Let's do it again, just for one layer.

In [36]:
params[0]

tensor([[[-0.0505, -0.2281,  0.1797],
         [-0.2954, -0.1113, -0.1966],
         [-0.1436,  0.0263, -0.1849]]], grad_fn=<SelectBackward>)

In [37]:
params[0] * data

tensor([[[[-0.0505, -0.2281,  0.1797],
          [-0.2954, -0.1113, -0.1966],
          [-0.1436,  0.0263, -0.1849]]]], grad_fn=<ThMulBackward>)

In [39]:
(params[0] * data).sum() + bias[0]

tensor(-0.8066, grad_fn=<ThAddBackward>)

So each of 4 layers of the convolution parameters can be seen as a 3x3 patch of an image that we learn to recognize in the input. Right now it is random, but as we learn (i.e. backpropagate the gradient through it), it will morph into something like, say, a vertical line, or a diagonal gradient. Having 4 layers means that our convolution learns to recognize 4 different image patterns. Our original MNIST model has 10 such layers in its first convolution.
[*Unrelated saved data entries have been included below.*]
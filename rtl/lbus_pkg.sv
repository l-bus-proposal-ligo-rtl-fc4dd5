// lbus_pkg: shared types and constants of the L-bus front end.
//
// The L-bus is a slow, low-noise, memory-mapped backplane bus on the P2
// connector of a eurocrate. It carries a multiplexed 16-bit address/data bus
// (AD0-AD15) and the low-active strobes ADDR, WR, CLK, ACK, ERR and RESET.
// A board decodes the top 8 address bits against its own board address.
// Word size is 16 bits, so address bit 0 is always zero.
//
// Also defined here is the 8-bit register map that the bus controller shows
// to its processor. That map is this design's own choice; the 8-bit width
// and the devices behind it (ADC, 4-bit counter, digital backplane
// latches, DACs) follow the controller block diagram.
package lbus_pkg;

  localparam int unsigned AD_W        = 16;  // multiplexed address/data width
  localparam int unsigned BOARD_ADR_W = 8;   // top address bits compared per board
  localparam int unsigned AA_W        = 4;   // analog readback address AA0-AA3
  localparam int unsigned NUM_AN_LINES = 16; // analog readback lines on P1
  localparam int unsigned NUM_CTRL_DACS = 8; // analog control lines on P1
  localparam int unsigned UP_ADR_W    = 6;   // processor register address width

  // Convert a time in ns to whole cycles of a clock of clk_hz, rounded up,
  // never less than one cycle.
  function automatic int unsigned ns_to_cycles(int unsigned ns,
                                               int unsigned clk_hz);
    longint unsigned c;
    c = (64'(ns) * 64'(clk_hz) + 64'd999_999_999) / 64'd1_000_000_000;
    if (c == 0) c = 1;
    return int'(c);
  endfunction

  // Processor register map of the controller (byte registers).
  typedef enum logic [UP_ADR_W-1:0] {
    REG_BADDR_LO = 6'h00,  // backplane address latch, low byte (bit 0 reads 0)
    REG_BADDR_HI = 6'h01,  // backplane address latch, high byte
    REG_BDATA_LO = 6'h02,  // backplane data latch, low byte
    REG_BDATA_HI = 6'h03,  // backplane data latch, high byte
    REG_BCMD     = 6'h04,  // write: bit0 start, bit1 1=write 0=read; read: status
    REG_CTRL     = 6'h05,  // bit0 stand-by, bit1 master reset, bit2 (w1) clear ERR latch
    REG_ADC_LO   = 6'h06,  // last ADC sample, low byte
    REG_ADC_HI   = 6'h07,  // last ADC sample, high byte (reading clears 'valid')
    REG_ADC_TAG  = 6'h08,  // {AA[3:0], line[3:0]} of the last sample
    REG_AACNT    = 6'h09,  // {frame[3:0], current AA[3:0]}
    REG_DAC_BASE = 6'h10   // 0x10..0x1F: DAC n low byte at 0x10+2n, high byte at 0x11+2n
  } up_reg_e;

  // One-hot device selects produced by the controller's decoding logic.
  typedef struct packed {
    logic baddr;   // address latch
    logic bdata;   // data latch
    logic bcmd;    // bus logic command/status
    logic ctrl;    // stand-by / reset / ERR control
    logic adc;     // ADC sample registers
    logic aacnt;   // 4-bit counter
    logic dac;     // control DACs
  } dev_sel_t;

  // Status byte of REG_BCMD.
  typedef struct packed {
    logic [1:0] zero;
    logic       adc_valid;  // an unread ADC sample is waiting
    logic       reset_out;  // RESET line asserted
    logic       standby;    // stand-by mode active
    logic       err;        // ERR latched
    logic       ack_ok;     // last cycle was acknowledged
    logic       busy;       // a bus cycle is running
  } bus_status_t;

endpackage
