// lbus_aa_counter: the controller's 4-bit analog readback address counter.
//
// Each user board multiplexes up to 16 readback channels onto its one analog
// readback line, selected by the 4-bit analog address AA0-AA3 on the P1
// backplane. The controller cycles this address through all 16 values at
// 16 Hz. The counter therefore advances once per aa_tick (every 16 samples,
// 256 Hz at the default rates) and restarts at zero on sync (1 pps).
// The processor can read the count. The 16 Hz full-cycle rate follows the
// document; stepping AA slowly and the controller MUX fast (so the user
// board multiplexers have 16 sample periods to settle) is this design's
// reading of it.
//
// Timing: aa changes in the cycle after aa_tick; wrap marks the change
// from 15 to 0 (one cycle).
module lbus_aa_counter (
  input  logic       clk,
  input  logic       rst_n,
  input  logic       sync,     // restart at zero (pps)
  input  logic       aa_tick,  // advance
  output logic [3:0] aa,       // AA0-AA3 to the analog backplane
  output logic       wrap      // one cycle when aa returned to zero
);
  always_ff @(posedge clk or negedge rst_n) begin
    if (!rst_n) begin
      aa   <= '0;
      wrap <= 1'b0;
    end else if (sync) begin
      aa   <= '0;
      wrap <= 1'b0;
    end else begin
      wrap <= aa_tick && (aa == 4'hF);
      if (aa_tick) aa <= aa + 4'd1;
    end
  end
endmodule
Having the bias parameter for each layer allows us to learn image patterns of different intensity.

#### 2.1.1 Gradient computation

Note that tensors holding the convolution parameters have property `requires_grad=True`.

Likewise, the results of the convolution are tensors with `grad_fn` property set.

This is where the auto-differentiation magic of PyTorch happens. Later in this course we will dedicate the whole section to discuss it (see [Backpropagation](3_mnist_backprop.ipynb)).